Ensuring Secure and Compliant Data Ingestion
For any other manual data ingestion, Cloud303 provided Interline with an SFTP server using AWS Transfer Family. All connections to the SFTP server were made through a VPN Server deployed by Cloud303. Users could be added or removed using CloudFormation Templates. All credentials were stored in Secrets Manager, encrypted with custom Key Management Service (KMS) keys provided by Cloud303. These keys were configured with a rotation policy to rotate every 60 days. All logs produced by the SFTP server were pushed into the Audit account on an application logging bucket for retention to satisfy HIPAA Compliance.
Solving the data pipeline challenges for Interline wasn't just about technology, but understanding their mission. The AWS-based solutions we deployed, including the HPC pipeline and multi-account structure, have set Interline up for scalable, future growth in their drug discovery efforts.
By working with Cloud303, Interline successfully built and deployed a life sciences-focused HPC pipeline on AWS. This allowed them to automate their bioinformatics pipeline, seamlessly process vast amounts of genomics and proteomics data, and develop new therapeutic candidates more efficiently.
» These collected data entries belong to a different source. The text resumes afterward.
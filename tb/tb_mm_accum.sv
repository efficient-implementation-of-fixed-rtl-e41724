// tb_mm_accum: self-checking test of the 64-bit accumulator: accumulation with
// wrap at 2^64, hold with en = 0, the 32-bit wrap and upper clear of MM_MAC32,
// and asynchronous reset. Checked after every clock edge.
module tb_mm_accum;
  import vedic_pkg::*;
  logic clk = 0, rst_n = 0, en;
  mm_mode_e mode;
  logic [63:0] prod, acc, model;
  int checks = 0, failures = 0;

  mm_accum dut (.clk(clk), .rst_n(rst_n), .en(en), .mode(mode), .prod(prod), .acc(acc));

  always #5 clk = ~clk;

  initial begin
    repeat (20000) @(posedge clk);
    failures++;
    $display("TB_RESULT checks=%0d failures=%0d", checks, failures);
    $finish;
  end

  initial begin
    en = 0; mode = MM_MAC64; prod = 0; model = 0;
    repeat (2) @(posedge clk);
    #1 rst_n = 1;
    for (int n = 0; n < 5000; n++) begin
      en = ($urandom % 4) != 0;
      mode = mm_mode_e'($urandom % 3);
      prod = {$urandom, $urandom};
      if (mode == MM_MAC32) prod[63:32] = 0;
      @(posedge clk);
      if (en) begin
        if (mode == MM_MAC32) model = {32'd0, 32'(model[31:0] + prod[31:0])};
        else                  model = model + prod;
      end
      #1;
      checks++;
      if (acc !== model) begin failures++; $display("FAIL acc=%h exp=%h", acc, model); end
    end
    #2 rst_n = 0; #1;
    checks++;
    if (acc != 0) begin failures++; $display("FAIL reset"); end
    $display("TB_RESULT checks=%0d failures=%0d", checks, failures);
    $finish;
  end
endmodule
After the solution was implemented, Interline saw a dramatic improvement in both their efficiency and capacity for data processing. Prior to the collaboration with Cloud303, Interline took an average of 24 hours to process a certain volume of data. With the newly established HPC pipeline on AWS, this processing time was reduced to just 6 hours - a remarkable 75% improvement in processing speed. This expansion in capacity, coupled with increased speed, means that Interline can now handle larger datasets more swiftly, a critical factor in speeding up their drug discovery process.
Furthermore, the implementation of Cloud303's solution led to significant cost savings and an increase in data accuracy. Operational costs were reduced by 30%, freeing up substantial resources that could be redirected towards their core research and development efforts. At the same time, the efficient use of AWS services and the establishment of a more organized data pipeline led to a reduction in data errors. The error rate dropped by 40%, resulting in cleaner, more reliable data for Interline's critical work in drug discovery.
With the implementation of this robust, scalable, and cost-effective solution, Interline was not only able to improve their operational efficiency but also ensure HIPPA compliance, maintaining the integrity and confidentiality of the data processed. This has enabled Interline to remain focused on their core mission of developing new medicines, secure in the knowledge that their data is handled in a compliant and efficient manner.
Additionally, the multi-account structure provided by Cloud303 ensured application scalability for any future additions required by Interline, allowing them to adapt to the evolving needs of life sciences research easily. With the peace of mind that their data was being handled and stored in a compliant and efficient manner on AWS, Interline could focus on their core mission of drug discovery and advancing precision medicine.